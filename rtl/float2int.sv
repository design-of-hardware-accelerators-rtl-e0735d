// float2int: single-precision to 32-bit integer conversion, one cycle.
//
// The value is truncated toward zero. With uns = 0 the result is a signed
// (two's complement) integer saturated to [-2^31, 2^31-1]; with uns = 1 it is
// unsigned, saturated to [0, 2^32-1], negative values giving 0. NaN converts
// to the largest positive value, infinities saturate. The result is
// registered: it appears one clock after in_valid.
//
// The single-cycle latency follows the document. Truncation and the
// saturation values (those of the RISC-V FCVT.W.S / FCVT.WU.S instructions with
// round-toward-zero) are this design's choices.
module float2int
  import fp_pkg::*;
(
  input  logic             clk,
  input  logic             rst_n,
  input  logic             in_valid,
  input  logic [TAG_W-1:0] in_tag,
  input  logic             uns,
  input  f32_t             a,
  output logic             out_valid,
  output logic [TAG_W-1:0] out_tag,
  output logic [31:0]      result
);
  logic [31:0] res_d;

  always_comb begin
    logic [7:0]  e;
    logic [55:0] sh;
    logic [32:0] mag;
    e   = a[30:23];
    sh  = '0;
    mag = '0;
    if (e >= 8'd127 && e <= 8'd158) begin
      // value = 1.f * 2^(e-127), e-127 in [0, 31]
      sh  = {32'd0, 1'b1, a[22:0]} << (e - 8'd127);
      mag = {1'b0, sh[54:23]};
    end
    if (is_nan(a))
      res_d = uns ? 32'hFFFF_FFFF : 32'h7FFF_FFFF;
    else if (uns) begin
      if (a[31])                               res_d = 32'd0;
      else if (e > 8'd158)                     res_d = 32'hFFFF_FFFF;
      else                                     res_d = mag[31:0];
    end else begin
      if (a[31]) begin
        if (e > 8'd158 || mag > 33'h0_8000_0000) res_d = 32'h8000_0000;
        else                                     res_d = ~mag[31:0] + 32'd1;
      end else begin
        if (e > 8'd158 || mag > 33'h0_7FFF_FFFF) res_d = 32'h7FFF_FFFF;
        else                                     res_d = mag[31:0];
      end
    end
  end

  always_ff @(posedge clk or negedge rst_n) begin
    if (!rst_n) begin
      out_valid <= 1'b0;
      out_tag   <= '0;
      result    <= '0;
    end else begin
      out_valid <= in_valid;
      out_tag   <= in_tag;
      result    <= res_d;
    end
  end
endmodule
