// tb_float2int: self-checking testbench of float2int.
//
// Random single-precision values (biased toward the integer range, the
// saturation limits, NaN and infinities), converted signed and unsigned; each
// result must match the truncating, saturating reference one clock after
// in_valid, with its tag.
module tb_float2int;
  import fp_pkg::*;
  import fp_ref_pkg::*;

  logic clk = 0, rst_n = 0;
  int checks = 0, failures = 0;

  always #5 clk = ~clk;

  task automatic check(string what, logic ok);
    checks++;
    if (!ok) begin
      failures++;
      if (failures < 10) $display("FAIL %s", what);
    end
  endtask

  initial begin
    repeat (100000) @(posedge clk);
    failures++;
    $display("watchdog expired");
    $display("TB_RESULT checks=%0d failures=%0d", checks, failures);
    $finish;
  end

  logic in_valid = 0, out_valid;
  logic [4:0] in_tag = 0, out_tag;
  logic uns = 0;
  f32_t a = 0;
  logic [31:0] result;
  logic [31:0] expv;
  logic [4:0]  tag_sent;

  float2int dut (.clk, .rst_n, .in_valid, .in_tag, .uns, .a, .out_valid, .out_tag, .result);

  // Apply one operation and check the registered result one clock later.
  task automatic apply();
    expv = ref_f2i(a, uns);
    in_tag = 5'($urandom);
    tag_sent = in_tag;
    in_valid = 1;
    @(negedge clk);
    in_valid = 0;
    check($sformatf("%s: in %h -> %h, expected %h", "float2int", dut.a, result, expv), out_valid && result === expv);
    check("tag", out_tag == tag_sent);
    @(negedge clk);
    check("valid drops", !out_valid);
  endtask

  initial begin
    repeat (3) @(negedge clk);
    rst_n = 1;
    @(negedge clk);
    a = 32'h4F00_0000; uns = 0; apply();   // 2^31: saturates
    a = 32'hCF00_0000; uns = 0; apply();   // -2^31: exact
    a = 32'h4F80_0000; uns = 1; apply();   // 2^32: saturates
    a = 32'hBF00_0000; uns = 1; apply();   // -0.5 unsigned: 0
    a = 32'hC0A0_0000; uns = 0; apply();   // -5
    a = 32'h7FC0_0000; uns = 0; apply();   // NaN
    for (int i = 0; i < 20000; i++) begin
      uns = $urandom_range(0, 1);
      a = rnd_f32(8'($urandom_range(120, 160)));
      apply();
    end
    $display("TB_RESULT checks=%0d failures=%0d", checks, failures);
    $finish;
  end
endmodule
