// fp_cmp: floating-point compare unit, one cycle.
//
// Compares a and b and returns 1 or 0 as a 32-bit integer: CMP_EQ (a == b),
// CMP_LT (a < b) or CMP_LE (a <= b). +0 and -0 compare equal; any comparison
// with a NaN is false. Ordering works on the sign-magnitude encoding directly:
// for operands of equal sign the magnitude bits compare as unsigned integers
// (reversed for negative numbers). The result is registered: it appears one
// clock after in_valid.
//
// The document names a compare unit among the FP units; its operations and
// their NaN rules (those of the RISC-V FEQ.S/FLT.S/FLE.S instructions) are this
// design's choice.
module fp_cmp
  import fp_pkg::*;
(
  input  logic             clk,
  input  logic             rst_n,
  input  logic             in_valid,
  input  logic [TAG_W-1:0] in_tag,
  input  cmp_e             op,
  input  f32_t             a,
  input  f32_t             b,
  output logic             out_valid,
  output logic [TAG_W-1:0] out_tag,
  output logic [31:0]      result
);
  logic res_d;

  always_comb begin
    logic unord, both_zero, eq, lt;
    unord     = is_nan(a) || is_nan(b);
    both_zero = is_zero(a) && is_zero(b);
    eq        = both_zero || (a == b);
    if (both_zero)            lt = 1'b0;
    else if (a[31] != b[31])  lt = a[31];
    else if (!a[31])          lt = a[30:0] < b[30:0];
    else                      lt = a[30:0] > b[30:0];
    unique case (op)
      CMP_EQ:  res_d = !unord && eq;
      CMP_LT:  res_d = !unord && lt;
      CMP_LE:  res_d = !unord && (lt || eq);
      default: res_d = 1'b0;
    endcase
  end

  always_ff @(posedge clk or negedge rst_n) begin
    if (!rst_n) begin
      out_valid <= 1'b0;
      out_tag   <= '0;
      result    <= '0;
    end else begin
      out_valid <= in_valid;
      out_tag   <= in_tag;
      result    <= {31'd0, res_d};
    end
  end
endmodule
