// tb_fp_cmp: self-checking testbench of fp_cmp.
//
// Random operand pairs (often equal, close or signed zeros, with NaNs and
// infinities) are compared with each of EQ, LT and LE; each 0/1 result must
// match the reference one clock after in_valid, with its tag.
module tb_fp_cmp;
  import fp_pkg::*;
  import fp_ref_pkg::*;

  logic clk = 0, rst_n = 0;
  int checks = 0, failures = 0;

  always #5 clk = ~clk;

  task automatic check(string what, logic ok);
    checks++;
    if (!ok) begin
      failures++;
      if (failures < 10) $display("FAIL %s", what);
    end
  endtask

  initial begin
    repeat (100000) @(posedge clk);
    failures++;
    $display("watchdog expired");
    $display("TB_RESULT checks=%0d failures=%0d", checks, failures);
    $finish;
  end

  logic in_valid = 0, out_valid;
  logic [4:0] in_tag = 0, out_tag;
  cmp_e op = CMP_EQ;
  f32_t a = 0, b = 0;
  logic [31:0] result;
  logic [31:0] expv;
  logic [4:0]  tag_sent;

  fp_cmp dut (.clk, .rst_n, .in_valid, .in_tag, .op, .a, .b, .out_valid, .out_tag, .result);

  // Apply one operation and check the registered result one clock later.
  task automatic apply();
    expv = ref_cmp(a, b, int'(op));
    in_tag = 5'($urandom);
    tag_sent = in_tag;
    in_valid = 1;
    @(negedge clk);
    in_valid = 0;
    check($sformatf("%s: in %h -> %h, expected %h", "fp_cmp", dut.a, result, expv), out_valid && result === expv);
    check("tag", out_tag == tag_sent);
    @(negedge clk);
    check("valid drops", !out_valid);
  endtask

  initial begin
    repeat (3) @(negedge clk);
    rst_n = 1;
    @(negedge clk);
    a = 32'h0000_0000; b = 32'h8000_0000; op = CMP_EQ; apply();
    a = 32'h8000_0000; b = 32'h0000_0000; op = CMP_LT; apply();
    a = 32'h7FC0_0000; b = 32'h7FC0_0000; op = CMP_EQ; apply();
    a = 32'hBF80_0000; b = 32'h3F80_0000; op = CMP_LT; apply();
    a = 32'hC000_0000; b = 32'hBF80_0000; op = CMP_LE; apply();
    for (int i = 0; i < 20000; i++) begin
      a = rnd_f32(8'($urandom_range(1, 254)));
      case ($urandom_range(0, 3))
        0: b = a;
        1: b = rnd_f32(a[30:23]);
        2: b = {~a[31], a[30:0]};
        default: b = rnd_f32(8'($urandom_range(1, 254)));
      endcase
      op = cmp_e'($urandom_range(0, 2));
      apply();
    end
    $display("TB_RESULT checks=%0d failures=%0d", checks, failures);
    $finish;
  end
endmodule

======

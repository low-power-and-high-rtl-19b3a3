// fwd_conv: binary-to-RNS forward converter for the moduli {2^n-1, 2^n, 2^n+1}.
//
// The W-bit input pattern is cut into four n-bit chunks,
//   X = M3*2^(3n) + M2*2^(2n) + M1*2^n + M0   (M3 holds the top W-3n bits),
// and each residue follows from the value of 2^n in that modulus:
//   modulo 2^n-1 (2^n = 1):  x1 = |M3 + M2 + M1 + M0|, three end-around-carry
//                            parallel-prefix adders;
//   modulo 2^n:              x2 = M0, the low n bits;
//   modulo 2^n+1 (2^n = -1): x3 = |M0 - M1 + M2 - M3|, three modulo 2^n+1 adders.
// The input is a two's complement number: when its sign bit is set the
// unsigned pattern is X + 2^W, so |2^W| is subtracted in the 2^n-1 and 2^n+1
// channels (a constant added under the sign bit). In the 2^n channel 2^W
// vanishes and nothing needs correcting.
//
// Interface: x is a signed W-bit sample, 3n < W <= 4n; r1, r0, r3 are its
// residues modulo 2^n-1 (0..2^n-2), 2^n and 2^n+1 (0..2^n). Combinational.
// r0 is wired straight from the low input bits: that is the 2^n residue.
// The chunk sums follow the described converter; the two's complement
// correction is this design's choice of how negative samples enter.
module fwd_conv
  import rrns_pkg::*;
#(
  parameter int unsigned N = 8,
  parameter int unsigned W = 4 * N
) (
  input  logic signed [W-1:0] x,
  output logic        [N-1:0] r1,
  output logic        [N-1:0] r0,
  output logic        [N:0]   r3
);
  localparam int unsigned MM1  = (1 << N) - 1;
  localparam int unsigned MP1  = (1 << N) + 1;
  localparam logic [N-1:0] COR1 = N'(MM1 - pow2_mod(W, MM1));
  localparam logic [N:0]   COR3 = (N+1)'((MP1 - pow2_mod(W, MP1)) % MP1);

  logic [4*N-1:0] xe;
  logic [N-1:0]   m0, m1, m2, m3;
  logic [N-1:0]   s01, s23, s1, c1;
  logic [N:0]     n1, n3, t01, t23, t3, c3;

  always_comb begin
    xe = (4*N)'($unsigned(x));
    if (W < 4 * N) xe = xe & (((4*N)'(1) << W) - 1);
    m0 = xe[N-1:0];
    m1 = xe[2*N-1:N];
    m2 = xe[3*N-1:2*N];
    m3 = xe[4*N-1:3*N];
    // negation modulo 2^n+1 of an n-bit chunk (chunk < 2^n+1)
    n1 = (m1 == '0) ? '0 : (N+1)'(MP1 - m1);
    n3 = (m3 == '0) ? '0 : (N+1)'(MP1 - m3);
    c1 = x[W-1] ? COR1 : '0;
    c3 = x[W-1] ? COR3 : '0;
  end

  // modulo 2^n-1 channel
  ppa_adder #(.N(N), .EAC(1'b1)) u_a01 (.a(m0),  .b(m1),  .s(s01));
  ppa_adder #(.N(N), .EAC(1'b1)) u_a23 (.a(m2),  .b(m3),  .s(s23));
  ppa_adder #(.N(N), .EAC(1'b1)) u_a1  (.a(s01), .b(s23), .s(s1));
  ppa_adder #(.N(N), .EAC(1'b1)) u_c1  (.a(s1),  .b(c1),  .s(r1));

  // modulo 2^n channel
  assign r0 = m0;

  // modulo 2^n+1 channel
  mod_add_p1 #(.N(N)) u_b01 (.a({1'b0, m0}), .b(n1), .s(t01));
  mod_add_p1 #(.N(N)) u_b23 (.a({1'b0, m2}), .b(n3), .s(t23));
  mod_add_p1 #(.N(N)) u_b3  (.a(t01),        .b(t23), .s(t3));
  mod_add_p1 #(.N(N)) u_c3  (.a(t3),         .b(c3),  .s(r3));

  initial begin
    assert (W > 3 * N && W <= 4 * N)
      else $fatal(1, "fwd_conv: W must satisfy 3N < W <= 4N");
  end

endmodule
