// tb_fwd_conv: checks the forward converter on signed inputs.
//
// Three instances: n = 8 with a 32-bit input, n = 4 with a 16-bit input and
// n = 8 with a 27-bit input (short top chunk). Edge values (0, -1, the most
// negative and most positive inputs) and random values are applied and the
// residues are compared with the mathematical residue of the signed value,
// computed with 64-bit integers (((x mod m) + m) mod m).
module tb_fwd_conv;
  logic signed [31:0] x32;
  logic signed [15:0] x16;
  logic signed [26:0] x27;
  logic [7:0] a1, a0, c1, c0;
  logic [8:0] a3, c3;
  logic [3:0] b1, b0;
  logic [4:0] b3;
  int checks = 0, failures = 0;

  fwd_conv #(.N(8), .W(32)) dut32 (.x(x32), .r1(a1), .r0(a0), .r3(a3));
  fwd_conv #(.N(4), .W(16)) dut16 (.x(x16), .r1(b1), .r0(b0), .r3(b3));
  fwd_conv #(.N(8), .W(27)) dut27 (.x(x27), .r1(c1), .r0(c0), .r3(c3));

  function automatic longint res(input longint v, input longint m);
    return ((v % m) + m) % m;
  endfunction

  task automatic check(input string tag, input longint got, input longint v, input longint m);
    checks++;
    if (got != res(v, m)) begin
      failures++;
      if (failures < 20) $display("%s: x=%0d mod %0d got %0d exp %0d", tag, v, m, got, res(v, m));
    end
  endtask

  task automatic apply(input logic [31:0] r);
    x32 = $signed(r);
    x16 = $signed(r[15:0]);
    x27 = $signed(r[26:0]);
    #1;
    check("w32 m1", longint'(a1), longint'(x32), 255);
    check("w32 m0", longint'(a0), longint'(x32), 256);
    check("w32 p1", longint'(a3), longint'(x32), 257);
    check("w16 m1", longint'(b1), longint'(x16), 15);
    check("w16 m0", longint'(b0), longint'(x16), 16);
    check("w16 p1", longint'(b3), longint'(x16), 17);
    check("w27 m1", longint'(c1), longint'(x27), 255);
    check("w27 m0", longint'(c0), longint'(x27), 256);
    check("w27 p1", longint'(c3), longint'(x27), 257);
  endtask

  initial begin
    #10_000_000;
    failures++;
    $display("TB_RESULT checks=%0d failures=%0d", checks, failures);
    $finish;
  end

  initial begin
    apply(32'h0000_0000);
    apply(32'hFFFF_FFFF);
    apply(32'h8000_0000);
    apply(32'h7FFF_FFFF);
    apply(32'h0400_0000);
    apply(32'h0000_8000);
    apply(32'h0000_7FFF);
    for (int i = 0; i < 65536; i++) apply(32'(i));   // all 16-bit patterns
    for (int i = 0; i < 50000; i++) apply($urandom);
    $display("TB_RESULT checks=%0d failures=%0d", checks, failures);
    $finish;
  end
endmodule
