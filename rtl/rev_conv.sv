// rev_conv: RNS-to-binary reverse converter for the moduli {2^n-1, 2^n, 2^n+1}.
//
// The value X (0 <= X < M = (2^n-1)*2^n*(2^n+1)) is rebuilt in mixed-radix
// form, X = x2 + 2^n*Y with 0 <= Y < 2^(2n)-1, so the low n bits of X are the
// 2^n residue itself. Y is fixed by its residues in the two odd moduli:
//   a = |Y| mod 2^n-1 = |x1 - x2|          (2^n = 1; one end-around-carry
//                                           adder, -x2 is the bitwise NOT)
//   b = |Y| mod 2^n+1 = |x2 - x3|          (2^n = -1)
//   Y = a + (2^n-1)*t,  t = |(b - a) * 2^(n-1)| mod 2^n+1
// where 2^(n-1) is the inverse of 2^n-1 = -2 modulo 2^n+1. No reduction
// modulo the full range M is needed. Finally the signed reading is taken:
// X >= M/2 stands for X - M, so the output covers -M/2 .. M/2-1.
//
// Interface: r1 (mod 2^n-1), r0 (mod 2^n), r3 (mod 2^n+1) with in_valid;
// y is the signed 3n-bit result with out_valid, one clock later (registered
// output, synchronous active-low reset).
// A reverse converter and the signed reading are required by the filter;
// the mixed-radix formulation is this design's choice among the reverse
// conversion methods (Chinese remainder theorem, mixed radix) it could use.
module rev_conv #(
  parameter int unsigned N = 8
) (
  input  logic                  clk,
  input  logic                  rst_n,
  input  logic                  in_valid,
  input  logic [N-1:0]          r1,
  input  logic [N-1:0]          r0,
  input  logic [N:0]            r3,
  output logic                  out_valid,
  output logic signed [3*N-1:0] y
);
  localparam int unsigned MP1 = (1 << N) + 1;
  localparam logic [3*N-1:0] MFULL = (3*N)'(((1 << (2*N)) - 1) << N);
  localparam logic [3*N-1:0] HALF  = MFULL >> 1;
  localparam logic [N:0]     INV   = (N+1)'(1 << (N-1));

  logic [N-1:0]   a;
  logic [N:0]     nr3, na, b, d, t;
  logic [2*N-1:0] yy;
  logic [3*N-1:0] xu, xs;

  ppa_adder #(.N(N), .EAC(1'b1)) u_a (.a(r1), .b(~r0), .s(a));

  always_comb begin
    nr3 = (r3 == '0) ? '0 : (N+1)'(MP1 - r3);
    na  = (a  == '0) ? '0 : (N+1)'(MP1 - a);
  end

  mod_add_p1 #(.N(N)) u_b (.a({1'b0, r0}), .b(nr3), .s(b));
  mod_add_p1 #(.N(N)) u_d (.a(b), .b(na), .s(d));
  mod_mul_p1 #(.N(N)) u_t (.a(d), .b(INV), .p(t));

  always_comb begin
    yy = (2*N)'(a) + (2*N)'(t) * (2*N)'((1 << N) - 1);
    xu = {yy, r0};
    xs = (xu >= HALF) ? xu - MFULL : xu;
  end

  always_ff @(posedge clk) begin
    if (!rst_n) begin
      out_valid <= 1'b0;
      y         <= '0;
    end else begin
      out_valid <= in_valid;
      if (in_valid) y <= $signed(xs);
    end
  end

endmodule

======

Your response should be made up of the lines in the data that contain the word "modulo".

• ANSWER FOR THIS EXERCISE
//   modulo 2^n-1 (2^n = 1):  x1 = |M3 + M2 + M1 + M0|, three end-around-carry
//   modulo 2^n:              x2 = M0, the low n bits;
//   modulo 2^n+1 (2^n = -1): x3 = |M0 - M1 + M2 - M3|, three modulo 2^n+1 adders.
// residues modulo 2^n-1 (0..2^n-2), 2^n and 2^n+1 (0..2^n). Combinational.
    // negation modulo 2^n+1 of an n-bit chunk (chunk < 2^n+1)
  // modulo 2^n-1 channel
  // modulo 2^n channel
  // modulo 2^n+1 channel
// where 2^(n-1) is the inverse of 2^n-1 = -2 modulo 2^n+1. No reduction
// modulo the full range M is needed. Finally the signed reading is taken:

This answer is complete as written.